Soon, the work of shaping the pahu drum would go into later hours of the night when it was cooler and much quieter than during the day. On one particular evening, my mother appeared in the driveway wearing her Kapiolani Bowl bowling shirt, with her Bermuda shorts and zori slippers. In her hand was a small pot of rice pudding. "Come take this so you can eat something at least!" She insisted.

"I'm fine, Ma," I replied. "I'm being fed as I work."

"How can when you using your two hands for a mallet and a chisel?" She squealed. "Put that down, and come take his rice pudding. You're father stay waiting at home for his meal, I have to go!"

"Hi'iaka is my personal deity, she feeds me with all I need," I answered.

Taking a step forward, my mother raised the pot of rice pudding above her head. "I'm gonna hit you with this pot, I tell you! You'd better listen!"

"Kapō'ulakina'u is another deity of mine; she will strike you dead with prayers of death if you dare do anything," I said. 

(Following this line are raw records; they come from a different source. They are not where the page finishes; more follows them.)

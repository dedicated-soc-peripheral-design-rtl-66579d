// tb_clk_prescaler: checks that the tick comes exactly once every
// max(prescale,1) clocks for a set of prescale values, each after a reset.
module tb_clk_prescaler;
  logic       clk = 0, rst_n = 0;
  logic [7:0] prescale;
  logic       tick;
  int checks = 0, failures = 0;

  clk_prescaler #(.W(8)) dut (.clk, .rst_n, .prescale, .tick);

  always #5 clk = !clk;

  initial begin : watchdog
    repeat (200000) @(posedge clk);
    failures++;
    $display("TB_RESULT checks=%0d failures=%0d", checks, failures);
    $finish;
  end

  task automatic run(input int p);
    int expect_gap, last, n, cyc;
    expect_gap = (p == 0) ? 1 : p;
    prescale = 8'(p);
    rst_n = 0;
    repeat (3) @(posedge clk);
    #1 rst_n = 1;
    last = -1; n = 0; cyc = 0;
    while (n < 8) begin
      @(posedge clk); #1;
      cyc++;
      if (tick) begin
        if (last >= 0) begin
          checks++;
          if (cyc - last != expect_gap) begin
            failures++;
            $display("FAIL prescale=%0d gap=%0d expected %0d", p, cyc - last, expect_gap);
          end
        end
        last = cyc; n++;
      end
    end
  endtask

  initial begin
    run(0); run(1); run(2); run(3); run(7); run(11); run(229); run(255);
    $display("TB_RESULT checks=%0d failures=%0d", checks, failures);
    $finish;
  end
endmodule
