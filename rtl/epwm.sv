// epwm: one ePWM block, two gate outputs from one carrier and one duty value.
//
// Channel A compares the duty value with the carrier: its raw output is high
// while duty > carrier. Channel B compares the duty value plus the dead band
// with the carrier: its raw output is high while duty + deadband > carrier
// (the sum is formed one bit wide so it cannot wrap). Each raw output then
// goes through a 2-bit action select (forced low, follow, inverted, forced
// high) and an enable gate. With A set to follow and B to inverted, the two
// outputs are complementary with a gap of `deadband` carrier counts between
// one switching off and the other switching on, on both carrier slopes.
//
// From the published design: the register fields and their widths (16-bit counter input,
// 16-bit duty, 8-bit dead band, 2+2-bit action, 1-bit enable), the adder,
// comparator, selector and enable switch on each channel, and the reset.
// Own choices: the dead band is added on channel B only, the meaning of the
// four action codes, and the output register.
//
// Interface: clk, rst_n (async, active low), counter, duty, cfg; pwm_a, pwm_b.
// Timing: outputs are registered, one clock after the inputs.
module epwm
  import epwm_pkg::*;
(
  input  logic             clk,
  input  logic             rst_n,
  input  logic [CNT_W-1:0] counter,
  input  logic [CNT_W-1:0] duty,
  input  pwm_cfg_t         cfg,
  output logic             pwm_a,
  output logic             pwm_b
);
  logic [CNT_W:0] thr_a, thr_b;
  logic           cmp_a, cmp_b;

  function automatic logic apply_action(pwm_action_e act, logic raw);
    unique case (act)
      ACT_LOW:      return 1'b0;
      ACT_ACTIVE_H: return raw;
      ACT_ACTIVE_L: return !raw;
      ACT_HIGH:     return 1'b1;
    endcase
  endfunction

  assign thr_a = {1'b0, duty};
  assign thr_b = {1'b0, duty} + {{(CNT_W+1-DB_W){1'b0}}, cfg.deadband};
  assign cmp_a = thr_a > {1'b0, counter};
  assign cmp_b = thr_b > {1'b0, counter};

  always_ff @(posedge clk or negedge rst_n) begin
    if (!rst_n) begin
      pwm_a <= 1'b0;
      pwm_b <= 1'b0;
    end else begin
      pwm_a <= cfg.enable && apply_action(cfg.act_a, cmp_a);
      pwm_b <= cfg.enable && apply_action(cfg.act_b, cmp_b);
    end
  end
endmodule
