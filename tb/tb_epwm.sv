// tb_epwm: drives random carrier, duty, dead band, action and enable values
// and compares both registered outputs with a reference model one clock
// later. A second phase sweeps a triangle carrier and measures the dead time
// between channel A switching off and channel B switching on.
module tb_epwm;
  import epwm_pkg::*;
  logic        clk = 0, rst_n = 0;
  logic [15:0] counter, duty;
  pwm_cfg_t    cfg;
  logic        pwm_a, pwm_b;
  int checks = 0, failures = 0;

  epwm dut (.clk, .rst_n, .counter, .duty, .cfg, .pwm_a, .pwm_b);

  always #5 clk = !clk;

  initial begin : watchdog
    repeat (400000) @(posedge clk);
    failures++;
    $display("TB_RESULT checks=%0d failures=%0d", checks, failures);
    $finish;
  end

  function automatic logic act(logic [1:0] a, logic raw);
    case (a)
      2'b00: return 0;
      2'b01: return raw;
      2'b10: return !raw;
      default: return 1;
    endcase
  endfunction

  initial begin
    logic ea, eb;
    int   fall_t, gap, ngaps, t;
    logic prev_a, prev_b;
    counter = 0; duty = 0; cfg = '0;
    repeat (3) @(posedge clk);
    #1 rst_n = 1;
    // Random stimulus against the model.
    for (int i = 0; i < 5000; i++) begin
      counter = 16'($urandom);
      duty    = (i % 4 == 0) ? counter + 16'($urandom_range(0, 3)) - 16'd1 : 16'($urandom);
      cfg          = '0;
      cfg.deadband = 8'($urandom);
      cfg.act_a    = pwm_action_e'($urandom_range(0, 3));
      cfg.act_b    = pwm_action_e'($urandom_range(0, 3));
      cfg.enable   = ($urandom_range(0, 7) != 0);
      ea = cfg.enable && act(cfg.act_a, duty > counter);
      eb = cfg.enable && act(cfg.act_b, (int'(duty) + int'(cfg.deadband)) > int'(counter));
      @(posedge clk); #1;
      checks += 2;
      if (pwm_a !== ea || pwm_b !== eb) begin
        failures++;
        $display("FAIL cnt=%0d duty=%0d db=%0d act=%0d/%0d en=%0b got %0b%0b exp %0b%0b",
                 counter, duty, cfg.deadband, cfg.act_a, cfg.act_b, cfg.enable,
                 pwm_a, pwm_b, ea, eb);
      end
    end
    // Dead time on a triangle carrier, complementary setting.
    cfg = '0; cfg.enable = 1; cfg.act_a = ACT_ACTIVE_H; cfg.act_b = ACT_ACTIVE_L;
    cfg.deadband = 8'd20; duty = 16'd500;
    ngaps = 0; t = 0; fall_t = -1;
    prev_a = pwm_a; prev_b = pwm_b;
    for (int rep = 0; rep < 4; rep++) begin
      for (int c = 0; c < 1000; c++) begin
        counter = (c < 500) ? 16'(c * 2) : 16'((1000 - c) * 2);
        @(posedge clk); #1; t++;
        checks++;
        if (pwm_a && pwm_b) begin
          failures++; $display("FAIL shoot-through at t=%0d", t);
        end
        if ((prev_a && !pwm_a) || (prev_b && !pwm_b)) fall_t = t;
        if (((!prev_a && pwm_a) || (!prev_b && pwm_b)) && fall_t >= 0) begin
          gap = t - fall_t;
          checks++; ngaps++;
          // 20 counts of dead band at 2 counts per clock = 10 clocks.
          if (gap != 10) begin
            failures++; $display("FAIL dead time %0d clocks, expected 10", gap);
          end
        end
        prev_a = pwm_a; prev_b = pwm_b;
      end
    end
    checks++;
    if (ngaps < 6) begin failures++; $display("FAIL only %0d dead-time gaps seen", ngaps); end
    // Reset clears the outputs.
    cfg.act_a = ACT_HIGH; cfg.act_b = ACT_HIGH;
    @(posedge clk); #1;
    rst_n = 0; #1;
    checks++;
    if (pwm_a || pwm_b) begin failures++; $display("FAIL outputs not cleared by reset"); end
    $display("TB_RESULT checks=%0d failures=%0d", checks, failures);
    $finish;
  end
endmodule
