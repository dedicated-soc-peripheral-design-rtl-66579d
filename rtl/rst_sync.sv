// rst_sync: reset synchronizer. The reset asserts asynchronously and is
// released two clocks after rst_n_in rises, in step with clk, so every
// flip-flop of the destination domain leaves reset on the same edge.
// Interface: clk, rst_n_in (asynchronous, active low), rst_n_out.
module rst_sync (
  input  logic clk,
  input  logic rst_n_in,
  output logic rst_n_out
);
  logic meta;

  always_ff @(posedge clk or negedge rst_n_in) begin
    if (!rst_n_in) begin
      meta      <= 1'b0;
      rst_n_out <= 1'b0;
    end else begin
      meta      <= 1'b1;
      rst_n_out <= meta;
    end
  end
endmodule
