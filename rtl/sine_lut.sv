// sine_lut: offset-binary sine table with one synchronous read port.
//
// Entry k holds f(k) = 2^(D-1) * sin(2*pi*k / 2^A) + 2^(D-1), rounded to the
// nearest integer and limited to 2^D - 1, where A = ADDR_W and D = DATA_W.
// Storing the sine already shifted up by half the range keeps every value
// unsigned, so nothing downstream handles negative numbers. The table is
// computed at elaboration time by a constant function, so no data file is
// needed; synthesis maps it to a block ROM. The mapping formula follows the
// reference generator description; using a separate address width A (1024
// entries) next to the 16-bit data width is this design's own choice.
//
// Interface: clk, addr (A bits), data (D bits).
// Timing: data is registered, valid one clock after addr.
module sine_lut #(
  parameter int unsigned ADDR_W = 10,
  parameter int unsigned DATA_W = 16
) (
  input  logic              clk,
  input  logic [ADDR_W-1:0] addr,
  output logic [DATA_W-1:0] data
);
  localparam int unsigned DEPTH = 1 << ADDR_W;
  typedef logic [DATA_W-1:0] rom_t [DEPTH];

  function automatic rom_t gen_table();
    rom_t t;
    real  half, v;
    half = 2.0 ** (DATA_W - 1);
    for (int k = 0; k < DEPTH; k++) begin
      v = half * $sin(2.0 * 3.14159265358979323846 * k / DEPTH) + half;
      v = (v > 2.0 * half - 1.0) ? 2.0 * half - 1.0 : v;
      t[k] = DATA_W'($rtoi(v + 0.5));
    end
    return t;
  endfunction

  localparam rom_t TABLE = gen_table();

  always_ff @(posedge clk) data <= TABLE[addr];
endmodule
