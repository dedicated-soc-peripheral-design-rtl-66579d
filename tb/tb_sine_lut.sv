// tb_sine_lut: reads every entry of the sine table and compares it with
// 2^15*sin(2*pi*k/1024) + 2^15 computed here in floating point (within one
// LSB), checks the known points 0, 90, 180 and 270 degrees, and checks the
// one-clock read latency.
module tb_sine_lut;
  logic        clk = 0;
  logic [9:0]  addr;
  logic [15:0] data;
  int checks = 0, failures = 0;

  sine_lut #(.ADDR_W(10), .DATA_W(16)) dut (.clk, .addr, .data);

  always #5 clk = !clk;

  initial begin : watchdog
    repeat (100000) @(posedge clk);
    failures++;
    $display("TB_RESULT checks=%0d failures=%0d", checks, failures);
    $finish;
  end

  function automatic int model(int k);
    real v;
    v = 32768.0 * $sin(2.0 * 3.141592653589793 * k / 1024.0) + 32768.0;
    if (v > 65535.0) v = 65535.0;
    return $rtoi(v + 0.5);
  endfunction

  initial begin
    int e;
    addr = 0;
    @(posedge clk);
    for (int k = 0; k < 1024; k++) begin
      addr = 10'(k);
      @(posedge clk); #1;
      e = model(k);
      checks++;
      if (int'(data) - e > 1 || e - int'(data) > 1) begin
        failures++; $display("FAIL k=%0d got %0d expected %0d", k, data, e);
      end
    end
    // Fixed points.
    addr = 0;   @(posedge clk); #1; checks++; if (data != 16'd32768) failures++;
    addr = 256; @(posedge clk); #1; checks++; if (data != 16'd65535) failures++;
    addr = 512; @(posedge clk); #1; checks++; if (data != 16'd32768) failures++;
    addr = 768; @(posedge clk); #1; checks++; if (data != 16'd0)     failures++;
    // Latency: data must not follow addr before the clock edge.
    @(negedge clk); addr = 256; #1;
    checks++; if (data != 16'd0) begin failures++; $display("FAIL read not registered"); end
    $display("TB_RESULT checks=%0d failures=%0d", checks, failures);
    $finish;
  end
endmodule
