| testbench | what it shows |
|-----------|---------------|
| `tb_mgx_top` | whole core at default size: DMA of program and data, bank swaps with DMA overlapping execution, row/column planes, reciprocal kernel on 64 cells, guarded and pseudo-branched code, neighbour transfer, multiple load, results drained to memory, DMA out of every cell's RAM and into one |
| `tb_rc_array` | row/column broadcast, frame-buffer mapping, neighbours with wrap, output line, per-column if-then-else, DMA port of the cell RAMs |
| `tb_rc` | every context type, scaling, MAC, guards, nested pseudo branches, RAM modes, multiple load beside ALU contexts, 2-cycle latency |
| `tb_workload_div` | 16-bit division on all 64 cells: CLZ normalisation, reciprocal, multiply, shift back |
| `tb_workload_rays` | ray-sphere hit tests, two spheres in two column streams, 64 rays |
| `tb_workload_sqrt` | square root by table seed and Newton steps on all 64 cells of the array |
| `tb_rc_control` | all 16 guard codes x 16 flag values, decode, sleep/wake |
| `tb_rc_alu`, `tb_rc_shifter`, `tb_rc_multiplier`, `tb_rc_regfile`, `tb_rc_ram`, `tb_rc_operand_mux` | the datapath parts, against reference arithmetic |
| `tb_context_memory`, `tb_frame_buffer`, `tb_dma_controller` | storage and transfers against shadow models |

To add a context type, extend `op_e` in the package and its decode in
`rc_control.sv`. The datapath is driven only through the `ctrl_t` struct.
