# Limited dependence sequential test-vector decompressor

A tester can only push a few bits per clock into a chip (here 8 channels), while the chip's
scan chains want many bits per clock (here 80 chains). A test cube, a scan test pattern in
which only a few percent of the bits are specified, can be stored on the tester in
compressed form and expanded on chip. The expander here is a *linear* decompressor: every
scan cell receives the XOR of some tester bits, the "free variables". Loading a cube then
means solving linear equations over GF(2), one equation per specified bit.

Two families of decompressors exist:

* **Combinational networks.** Examples are fan-out broadcast (as in Illinois scan) and small
  XOR networks. Every scan cell depends on only one to three tester bits of the same clock.
  The constraints are simple enough for an ATPG tool to include them in its search. But one
  heavily specified scan slice can make a cube unencodable.
* **LFSRs or ring generators.** These keep free variables from earlier clocks, so they encode
  much more. But every cell depends on a long XOR of free variables, which an ATPG tool cannot
  handle in its search.

The design here sits in between. It keeps the last **r** tester slices in plain registers;
a tester slice is the b bits the tester sends in one clock. Each scan chain is driven by one
**q-input XOR**, with q = 2 or 3. The XOR takes its inputs from the current slice and the
stored slices. So every scan cell still depends on exactly q free variables, which keeps the
constraints as simple as a combinational network's. Those variables, however, come from up to
r+1 clocks. This gives a much larger pool of free variables, and many more distinct
combinations than a combinational network has:

* C(24,3) = 2024 combinations instead of C(8,3) = 56, for b = 8, r = 2, q = 3.

The default build has:

* 8 tester channels feeding 80 scan chains of 100 cells;
* r = 2 slice registers;
* 3-input XORs;
* four configurations of the XOR network, chosen per test cube.

## Block structure

```
tester_slice[7:0] ─┬──────────────────────────────┐
                   │   slice_regs (r x b bits)    │
                   ├──► held[0] (t-1) ─► held[1] (t-2)
                   │           │             │
                   │   {held[1], held[0], tester_slice}  (24-bit domain)
                   │           ▼
                   │   xor_expander  (sequential network, 80 x XOR3) ──┐
                   └─► xor_expander  (bypass network, current slice) ──┤ mux per chain
                                                                       ▼ (bypass)
   decomp_ctrl: slice count, bypass / extra-shift / serial, load_done   chain_in[79:0]
                                                                       ▼
   scan_chains: 80 x 100 cells; in serial mode chain i is fed from chain i-8,
                chains 0..7 straight from the tester channels
```

| File | Contents |
|---|---|
| `rtl/ldse_pkg.sv` | default sizes, `preload_mode_e`, constant-function helpers |
| `rtl/slice_regs.sv` | the r tester-slice registers, cleared per cube |
| `rtl/xor_expander.sv` | q-input XOR network; connection table computed at elaboration |
| `rtl/decomp_ctrl.sv` | per-cube sequencing |
| `rtl/ldse_decompressor.sv` | registers + sequential network + bypass network + control |
| `rtl/scan_chains.sv` | the scan chains, with parallel, serial and capture modes |
| `rtl/ldse_top.sv` | decompressor and scan chains wired together |

## How the connections are chosen

`xor_expander` computes its wiring from its parameters. It runs a greedy synthesis
procedure as a constant function, so changing b, r, q or n rebuilds the network.

The domain has D = b(r+1) inputs. Input d is channel `d mod b` of the slice that is `d / b`
clocks old: bits 0–7 are the current slice, 8–15 the previous one, 16–23 the one before.
The procedure is:

1. List all C(D, q) input combinations in lexicographic order.
2. Take the chains one at a time. For each chain, compute the cost of every unused
   combination: the sum, over its inputs, of how many gates already use that input. Take the
   cheapest combination. Mark it used, and wire the chain's XOR to it. Ties are broken in
   two steps:
   * **New shape first.** Prefer a combination whose *shape* is still unused. The shape is
     the combination moved in time until its newest input lies in the current slice. For
     example, (0,1), (8,9) and (16,17) all have the shape (0,1).
   * **Then list order.** Among the rest, take the one that comes first in the list.
3. If there are more chains than combinations, the remaining chain i reuses the gate of
   chain `i mod C(D,q)`. Fan-outs then differ by at most one.

Why the shape rule matters: two gates of the same shape compute the same function of the
free variables, one or more clocks apart. The cells they fill are then linearly dependent,
and two such cells that are specified with opposite values cannot both be met. Without the
rule, the 2-input, 2-register variant starts with (0,1), (2,3), …, (22,23). Those gates come
in groups of three equal shapes. That variant then encoded fewer cubes than the 1-register
one.

For the default sequential network the result starts like this:

* chains 0–7: (0,1,2), (3,4,5), …, (21,22,23). Every input is used once.
* chains 8–13: (0,1,3), (2,4,5), (6,7,9), (8,10,11), (12,13,15), (14,16,17), …

After all 80 chains, each input feeds exactly 10 gates, and all 80 combinations are
distinct. Note what the numbering implies: chain 0 depends only on the current slice, and
chain 7 only on the oldest one.

With 2-input XORs the same procedure gives (0,1), (2,3), (4,5), (6,7), (8,10), (9,11), …

An exhaustive scan of all combinations for all chains takes more steps than a simulator's
constant evaluator allows. The function therefore searches in a pruned way:

* It tries target costs from the smallest possible one upward.
* For each target, it walks the combinations in lexicographic order and skips any subtree
  whose prefix already costs more than the target.

The result is the same combination the exhaustive scan would pick. The testbenches check
this against a brute-force model.

**Configurations.** `cfg` selects one of `CONFIGS` wirings, held for a whole test cube.
Configuration c relabels the domain as `x -> (x * m_c) mod D`, where m_c is the (c+1)-th
integer coprime with D:

* for D = 24: m = 1, 5, 7, 11;
* for the 8-input bypass network: m = 1, 3, 5, 7.

The relabelling mixes time positions, so each configuration has a different dependence
structure. A cube that fails in one configuration may encode in another. Configuration 0 is
the plain greedy result.

## Loading a test cube

Hold `cfg`, `preload_mode` and `serial_mode` for the whole cube. Then send one slice per
clock with `slice_valid`, raising `cube_start` together with the first slice. `slice_valid`
may drop for any number of clocks: nothing moves then. A new cube may start in the clock
right after `load_done`.

The slice registers are cleared at every `cube_start`, so every cube is encoded only with its
own free variables. For the first r slices of a cube the registers are therefore not yet
filled. Two remedies are built in, selected per cube:

| `preload_mode` | first r slices | slices per cube |
|---|---|---|
| 0, bypass | chains are driven by the bypass network, an XOR network on the current slice only | `CHAIN_LEN` (100) |
| 1, extra shifts | slices only fill the registers; the chains hold | `CHAIN_LEN + r` (102) |

Bypass mode uses no more free variables than a combinational decompressor. Extra-shift mode
gets by without the bypass network, at the cost of r extra clocks per cube.

**Serial mode** is for cubes that cannot be encoded at all. The chains are concatenated into
b long chains: chain i < b takes tester channel i, and chain i ≥ b takes the scan-out of
chain i − b. The decompressor is unused, and a load takes CHAIN_LEN · ⌈n/b⌉ = 1000 slices.

`load_done` pulses in the clock of the last shift. After it, pulse `capture` for one clock
to load the circuit's responses from `capture_data`. The next load shifts them out on
`scan_out`, one cell per shift, last cell first.

**Timing.** `chain_in` depends combinationally on `tester_slice`; the chains sample it on the
same rising edge. Shift k of a cube (counted from 0) lands in cell `CHAIN_LEN-1-k`. The
following edges commit each slice:

* the edge that shifts the chains;
* the edge that writes the slice registers.

## Encoding a cube (tester side)

A slice is counted as s = 0, 1, … from the cube's first slice. Free variable `s*b + j` is
channel j of slice s. Cell p of chain i is filled by shift t = CHAIN_LEN − 1 − p. That shift
is driven by slice s = t in bypass mode and s = t + r in extra-shift mode. The cell's value
is then given by the case that applies:

* **Bypass mode, s < r.** The cell is the XOR of the current-slice inputs of bypass gate i.
* **All other shifts.** Each domain input d of sequential gate i is free variable
  `(s − d/b)*b + (d mod b)`, and the cell is the XOR of those variables.

Each specified bit gives one such equation. If the system is solvable, the don't-care
variables may take any value. `tb/tb_ldse_top.sv` contains a complete encoder (Gauss-Jordan
elimination) that does this.

## Parameters

| Parameter | Default | Meaning |
|---|---|---|
| `CHANNELS` | 8 | tester channels b |
| `CHAINS` | 80 | scan chains n |
| `CHAIN_LEN` | 100 | cells per chain |
| `R` | 2 | slice registers r; 0 gives a plain combinational XOR decompressor |
| `GATE_IN` | 3 | XOR inputs q per chain; 1 gives a fan-out (broadcast) network |
| `CONFIGS` | 4 | static configurations |

The defaults match an 80 × 100 scan architecture driven from 8 channels, with the
2-register, 3-input-XOR decompressor.

The industrial and benchmark cases this kind of decompressor is usually evaluated on need
other chain counts, set through the parameters:

| Circuit | Scan cells | Chain counts | Chain lengths |
|---|---|---|---|
| s38584 | 1464 | 192, 224 or 256 | 8, 7, 6 |
| circuit with 7654 scan cells | 7654 | 64, 128 or 192 | 120, 60, 40 |
| circuit with 856 scan cells | 856 | 64, 128 or 192 | 14, 7, 5 |

For every chain count the network is regenerated by the same procedure.

## Verification

Every block has a self-checking testbench in `tb/`. Each one ends with a line
`TB_RESULT checks=N failures=M`.

* `tb_xor_expander`, `tb_bypass_network`:
  * find every chain's inputs by one-hot probing, for all configurations;
  * compare them with a brute-force rerun of the procedure in `tb/ldse_ref_pkg.sv`;
  * check that combinations are distinct and input use is balanced;
  * check the fan-out of the bypass network: 56 gates for 80 chains;
  * check random inputs.
* `tb_slice_regs`: random shift and clear traffic against a queue model.
* `tb_decomp_ctrl`: all three modes, idle clocks, back-to-back cubes and surplus slices; the
  exact load length of each mode.
* `tb_ldse_decompressor`: every chain bit of every shift against a slice-history model.
* `tb_scan_chains`: cells and scan-outs against an array model in parallel, serial and
  capture modes.
* `tb_ldse_top`: end to end at the default sizes.
  * 36 random cubes with 0.5 % to 10 % specified bits are encoded with a GF(2) solver and
    loaded.
  * Unencodable cubes go through serial mode.
  * After each load it checks every specified bit and the whole cell array.
  * It checks captured responses on `scan_out`.
  * It counts each mechanism: bypass, extra shifts, serial mode, every configuration, idle
    clocks, back-to-back cubes, capture.
  * In a typical run, every cube up to 2 % specified encodes, about two thirds encode at 4 %,
    and none at 8 % or more; for 800 free variables per cube, 8 % of 8000 cells is 640
    equations.

* `tb_ldse_table_workloads` runs the same flow through `tb/ldse_encode_harness.sv`, at all
  nine benchmark-circuit sizes, 12 cubes each, at 0.5 % to 5 % specified bits:
  * s38584: 192 × 8, 224 × 7, 256 × 6;
  * the 7654-cell circuit: 64 × 120, 128 × 60, 192 × 40;
  * the 856-cell circuit: 64 × 14, 128 × 7, 192 × 5.
  At these densities nearly every cube encodes, so when none has needed serial mode the last
  cube is sent in serial mode anyway, to exercise it at every size.
* `tb_ldse_variants` runs the flow on the 80 × 100 architecture for the other members of
  the family, 40 cubes each:
  * 2-input XOR with 1 register;
  * 2-input XOR with 2 registers;
  * 3-input XOR with 1 register;
  * 3-input XOR with 2 registers, the default.

  It prints how many cubes each variant encodes at 0.5 %, 2 %, 3.5 % and 5 % specified
  bits. In a typical run:

  | Variant | 3.5 % | 5 % |
  |---|---|---|
  | 3-input XOR | about 9 of 10 | 5 to 6 of 10 |
  | 2-input XOR | about 2 of 10 | 0 |

* `tb_ldse_single_slice` treats the expander as a purely combinational network, with no slice
  registers, from 16 tester channels into 160 scan chains. It does this twice, with 2-input
  and with 3-input gates, and measures how often a single scan slice with k specified bits
  can be encoded, for k from 1 to 24.
  * Every encodable slice is solved and checked on the network.
  * The first few unencodable slices are confirmed by trying all 2^16 tester slices.
  * A typical run:

    | Specified bits | 2-input XOR | 3-input XOR |
    |---|---|---|
    | 1 to 3 | 100 % | 100 % |
    | 8 | 86 % | 98 % |
    | 12 | 53 % | 89 % |
    | 16 | 14 % | 49 % |
    | 20 | 3 % | 4 % |

  With 2-input gates there are only C(16,2) = 120 combinations for 160 chains. Some chains
  therefore share a gate, which is why those slices fail early.

To run a testbench with Verilator:

```
verilator --binary --timing --assert -Wall -Wno-fatal -Irtl -Itb -y rtl -y tb \
    rtl/ldse_pkg.sv tb/ldse_ref_pkg.sv tb/tb_ldse_top.sv --top-module tb_ldse_top
./obj_dir/Vtb_ldse_top
```

Replace `tb_ldse_top` with any other testbench name. The end-to-end run takes well under a
minute.

## Choices made in this implementation

These points are this design's own and are not fixed by the method:

* The cost measure and the tie-break of the synthesis procedure, including the preference
  for new shapes, and the domain numbering.
* How the alternative configurations are built (the multiplicative relabelling).
* The bypass network. It is the same XOR synthesis applied to the current slice, with the
  same configuration.
* The tester-side handshake. `slice_valid` qualifies a slice, and `cube_start` marks the
  first slice of a cube.
* In extra-shift mode the chains hold during the r pre-load slices.
* The structure of serial mode: the chain concatenation order.
* The capture port. Scan cells have no reset.
* An asynchronous, active-low reset for the slice registers and counters.
* Assertions flag a configuration or mode change inside a cube, and a configuration index
  out of range.

Not included:

* the logic of the circuit under test, which is reached through `scan_cells` and
  `capture_data`;
* the tester;
* any compaction of scan-out responses.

My mother stormed off in a huff, fading out as she left. Many more visitations availed themselves to appear in my driveway. Each spirit wants to enter my sacred space while I'm making my pahu drum, or tries to distract me from it so that I would leave the kapu of my work. Nothing could shake my resolve to do so, and this is what people often fail to understand regarding hula. Physically and spiritually, hula is a sacred art at its core, and during times of hula kapu, physical and spiritual things will appear so that they can distract you from its purpose, so you don't achieve your goal. For me, that physical manifestation was the five people from Japan who were willing to pay any price and do anything to be a Kumu Hula. The spiritual aspect, where literal spirits manifest as respectful, curious, and trustworthy people in my driveway to trick me into letting them in or following them, ultimately failed. It's because I keep a kūahu or hula altar in my garage, and I know who my ancestral gods and goddesses are. I can't speak for other hula hālau, but this is how hula works for me.